| The records |
_ _ _ _ _ _ _

// alu32: 32-bit integer ALU of the Execute stage.
// Combinational. Performs add, subtract, set-less-than (signed/unsigned),
// logic operations and the three shifts of RV32I, plus a pass-through of
// operand B used by LUI. The operation set is that of RV32I; the
// single-module organisation (the adder, subtractor and shifter that the
// original splits into separate units are here one case statement) is this
// design's choice.
module alu32
  import rv32x_pkg::*;
(
  input  alu_op_e     op,
  input  logic [31:0] a,
  input  logic [31:0] b,
  output logic [31:0] y
);
  always_comb begin
    unique case (op)
      ALU_ADD:   y = a + b;
      ALU_SUB:   y = a - b;
      ALU_SLL:   y = a << b[4:0];
      ALU_SLT:   y = {31'd0, $signed(a) < $signed(b)};
      ALU_SLTU:  y = {31'd0, a < b};
      ALU_XOR:   y = a ^ b;
      ALU_SRL:   y = a >> b[4:0];
      ALU_SRA:   y = $unsigned($signed(a) >>> b[4:0]);
      ALU_OR:    y = a | b;
      ALU_AND:   y = a & b;
      ALU_PASSB: y = b;
      default:   y = a + b;
    endcase
  end
endmodule
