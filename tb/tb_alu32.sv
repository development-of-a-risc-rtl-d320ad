// tb_alu32: random and corner-case test of alu32 against a reference model
// written from the RV32I definitions of each operation.
module tb_alu32;
  import rv32x_pkg::*;
  int checks = 0, failures = 0;
  alu_op_e op; logic [31:0] a, b, y, e;
  alu32 dut (.op, .a, .b, .y);

  function automatic logic [31:0] ref_alu(alu_op_e o, logic [31:0] x, logic [31:0] z);
    longint sx, sz;
    sx = longint'($signed(x)); sz = longint'($signed(z));
    case (o)
      ALU_ADD:  return 32'(longint'(x) + longint'(z));
      ALU_SUB:  return 32'(longint'(x) - longint'(z));
      ALU_SLL:  return 32'(longint'(x) * (64'd1 << z[4:0]));
      ALU_SLT:  return (sx < sz) ? 32'd1 : 32'd0;
      ALU_SLTU: return (longint'(x) < longint'(z)) ? 32'd1 : 32'd0;
      ALU_XOR:  return x ^ z;
      ALU_SRL:  return 32'(longint'(x) / (64'd1 << z[4:0]));
      ALU_SRA:  return 32'(sx >>> z[4:0]);
      ALU_OR:   return x | z;
      ALU_AND:  return x & z;
      default:  return z;
    endcase
  endfunction

  initial begin
    repeat (100000) #1;
    failures++; $display("TB_RESULT checks=%0d failures=%0d", checks, failures); $finish;
  end

  initial begin
    for (int i = 0; i < 4000; i++) begin
      op = alu_op_e'(i % 11);
      a = (i % 7 == 0) ? 32'h8000_0000 : $urandom;
      b = (i % 5 == 0) ? 32'hffff_ffff : $urandom;
      #1;
      e = ref_alu(op, a, b);
      checks++;
      if (y !== e) begin failures++; if (failures < 10) $display("FAIL op=%0d a=%h b=%h y=%h exp=%h", op, a, b, y, e); end
    end
    $display("TB_RESULT checks=%0d failures=%0d", checks, failures);
    $finish;
  end
endmodule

_ _ _ _ _ _ _

| Required work |
Every entry above must be reproduced exactly.

| Your response |
// alu32: 32-bit integer ALU of the Execute stage.
// Combinational. Performs add, subtract, set-less-than (signed/unsigned),
// logic operations and the three shifts of RV32I, plus a pass-through of
// operand B used by LUI. The operation set is that of RV32I; the
// single-module organisation (the adder, subtractor and shifter that the
// original splits into separate units are here one case statement) is this
// design's choice.
module alu32
  import rv32x_pkg::*;
(
  input  alu_op_e     op,
  input  logic [31:0] a,
  input  logic [31:0] b,
  output logic [31:0] y
);
  always_comb begin
    unique case (op)
      ALU_ADD:   y = a + b;
      ALU_SUB:   y = a - b;
      ALU_SLL:   y = a << b[4:0];
      ALU_SLT:   y = {31'd0, $signed(a) < $signed(b)};
      ALU_SLTU:  y = {31'd0, a < b};
      ALU_XOR:   y = a ^ b;
      ALU_SRL:   y = a >> b[4:0];
      ALU_SRA:   y = $unsigned($signed(a) >>> b[4:0]);
      ALU_OR:    y = a | b;
      ALU_AND:   y = a & b;
      ALU_PASSB: y = b;
      default:   y = a + b;
    endcase
  end
endmodule
filename tb/tb_alu32.sv
repository development-of-a-risc-rtl-d320ad
// tb_alu32: random and corner-case test of alu32 against a reference model
// written from the RV32I definitions of each operation.
module tb_alu32;
  import rv32x_pkg::*;
  int checks = 0, failures = 0;
  alu_op_e op; logic [31:0] a, b, y, e;
  alu32 dut (.op, .a, .b, .y);

  function automatic logic [31:0] ref_alu(alu_op_e o, logic [31:0] x, logic [31:0] z);
    longint sx, sz;
    sx = longint'($signed(x)); sz = longint'($signed(z));
    case (o)
      ALU_ADD:  return 32'(longint'(x) + longint'(z));
      ALU_SUB:  return 32'(longint'(x) - longint'(z));
      ALU_SLL:  return 32'(longint'(x) * (64'd1 << z[4:0]));
      ALU_SLT:  return (sx < sz) ? 32'd1 : 32'd0;
      ALU_SLTU: return (longint'(x) < longint'(z)) ? 32'd1 : 32'd0;
      ALU_XOR:  return x ^ z;
      ALU_SRL:  return 32'(longint'(x) / (64'd1 << z[4:0]));
      ALU_SRA:  return 32'(sx >>> z[4:0]);
      ALU_OR:   return x | z;
      ALU_AND:  return x & z;
      default:  return z;
    endcase
  endfunction

  initial begin
    repeat (100000) #1;
    failures++; $display("TB_RESULT checks=%0d failures=%0d", checks, failures); $finish;
  end

  initial begin
    for (int i = 0; i < 4000; i++) begin
      op = alu_op_e'(i % 11);
      a = (i % 7 == 0) ? 32'h8000_0000 : $urandom;
      b = (i % 5 == 0) ? 32'hffff_ffff : $urandom;
      #1;
      e = ref_alu(op, a, b);
      checks++;
      if (y !== e) begin failures++; if (failures < 10) $display("FAIL op=%0d a=%h b=%h y=%h exp=%h", op, a, b, y, e); end
    end
    $display("TB_RESULT checks=%0d failures=%0d", checks, failures);
    $finish;
  end
endmodule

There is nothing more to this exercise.